Multi-scale imaging of high-pressure hydrogen induced damage in EPDM rubber using X-ray microcomputed tomography, helium-ion microscopy and transmission electron microscopy

Abstract

Ethylene propylene diene (EPDM) rubber has gained increasing interest for use in hydrogen infrastructure due to its excellent sealing performance and low temperature properties. However, severe structural damage has been observed in EPDM O-rings after exposure to high-pressure hydrogen. The origination and propagation mechanisms of this damage are poorly understood.
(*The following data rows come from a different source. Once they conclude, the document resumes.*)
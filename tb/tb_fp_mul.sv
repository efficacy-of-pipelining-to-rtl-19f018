// tb_fp_mul: self-checking test of the multiplier in all three
// formats (FP32, FP16, bfloat16) with one output register level, plus the
// FP16 multiplier with no register (combinational) to check that the latency
// follows the stage count. Every result is compared, in the cycle it is due,
// with an exact-arithmetic reference rounded to nearest even.
module tb_fp_mul;
  import fp_pkg::*;

  localparam int unsigned NVEC = 3000;

  logic clk = 1'b0;
  logic start = 1'b0;
  always #5 clk = ~clk;

  logic [31:0] a32, b32, r32;
  logic [15:0] a16, b16, r16, ab, bb, rb, a0, b0, r0;
  logic        d32, d16, dbf, d0;
  int          c[4], f[4], rup[4], tie[4], car[4], can[4], zer[4], wrp[4];

  fp_mul #(.WE(FP32_WE), .WF(FP32_WF)) dut32 (.clk, .a(a32), .b(b32), .r(r32));
  fp_mul #(.WE(FP16_WE), .WF(FP16_WF)) dut16 (.clk, .a(a16), .b(b16), .r(r16));
  fp_mul #(.WE(BF16_WE), .WF(BF16_WF)) dutbf (.clk, .a(ab),  .b(bb),  .r(rb));
  fp_mul #(.WE(FP16_WE), .WF(FP16_WF), .STAGES(0)) dut0 (.clk, .a(a0), .b(b0), .r(r0));

  fp_stream_check #(.IS_MUL(1), .WE(FP32_WE), .WF(FP32_WF), .NVEC(NVEC)) chk32 (
    .clk, .start, .a(a32), .b(b32), .r(r32), .done(d32), .checks(c[0]), .failures(f[0]),
    .n_rup(rup[0]), .n_tie(tie[0]), .n_carry(car[0]), .n_cancel(can[0]), .n_zero(zer[0]), .n_wrap(wrp[0]));
  fp_stream_check #(.IS_MUL(1), .WE(FP16_WE), .WF(FP16_WF), .NVEC(NVEC)) chk16 (
    .clk, .start, .a(a16), .b(b16), .r(r16), .done(d16), .checks(c[1]), .failures(f[1]),
    .n_rup(rup[1]), .n_tie(tie[1]), .n_carry(car[1]), .n_cancel(can[1]), .n_zero(zer[1]), .n_wrap(wrp[1]));
  fp_stream_check #(.IS_MUL(1), .WE(BF16_WE), .WF(BF16_WF), .NVEC(NVEC)) chkbf (
    .clk, .start, .a(ab), .b(bb), .r(rb), .done(dbf), .checks(c[2]), .failures(f[2]),
    .n_rup(rup[2]), .n_tie(tie[2]), .n_carry(car[2]), .n_cancel(can[2]), .n_zero(zer[2]), .n_wrap(wrp[2]));
  fp_stream_check #(.IS_MUL(1), .WE(FP16_WE), .WF(FP16_WF), .STAGES(0), .NVEC(NVEC)) chk0 (
    .clk, .start, .a(a0), .b(b0), .r(r0), .done(d0), .checks(c[3]), .failures(f[3]),
    .n_rup(rup[3]), .n_tie(tie[3]), .n_carry(car[3]), .n_cancel(can[3]), .n_zero(zer[3]), .n_wrap(wrp[3]));

  int checks = 0, failures = 0;

  initial begin
    repeat (3) @(posedge clk);
    start = 1'b1;
    wait (d32 && d16 && dbf && d0);
    checks = 0; failures = 0;
    for (int i = 0; i < 4; i++) begin
      checks += c[i];
      failures += f[i];
      $display("unit %0d: checks=%0d fails=%0d roundup=%0d tie=%0d carry=%0d cancel=%0d zero=%0d wrap=%0d",
               i, c[i], f[i], rup[i], tie[i], car[i], can[i], zer[i], wrp[i]);
      // every multiplier mechanism must have been exercised
      checks += 4;
      if (rup[i] == 0) failures++;
      if (tie[i] == 0) failures++;
      if (car[i] == 0) failures++;
      if (wrp[i] == 0) failures++;
    end
    $display("TB_RESULT checks=%0d failures=%0d", checks, failures);
    $finish;
  end

  initial begin : watchdog
    repeat (NVEC * 4 + 100) @(posedge clk);
    $display("watchdog expired");
    $display("TB_RESULT checks=%0d failures=%0d", checks, failures + 1);
    $finish;
  end

endmodule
To address this knowledge gap, multi-scale imaging leveraging X-ray micro-computed tomography (micro-CT), helium ion microscopy (HeIM), and transmission electron microscopy (TEM) were used in this work to study a series of sulfur-cured ethylene propylene diene (EPDM) rubber materials with varying additives that were exposed to different hydrogen environments. Micro-CT captured the substantial structural damage due to hydrogen exposure; it revealed an association between zinc oxide (ZnO) particles and damage initiation. Further studies by TEM and scanning TEM with energy dispersive X-ray spectroscopy (EDS) were focused on these particles at the micro-to nano-scale range. TEM indicated that hydrogen causes void formation at the interface between ZnO and the rubber matrix. HeIM enabled imaging of surface morphology of the material at high resolution pre- and post-hydrogen exposure while providing information on chemical composition and that cannot be captured by either micro-CT or TEM.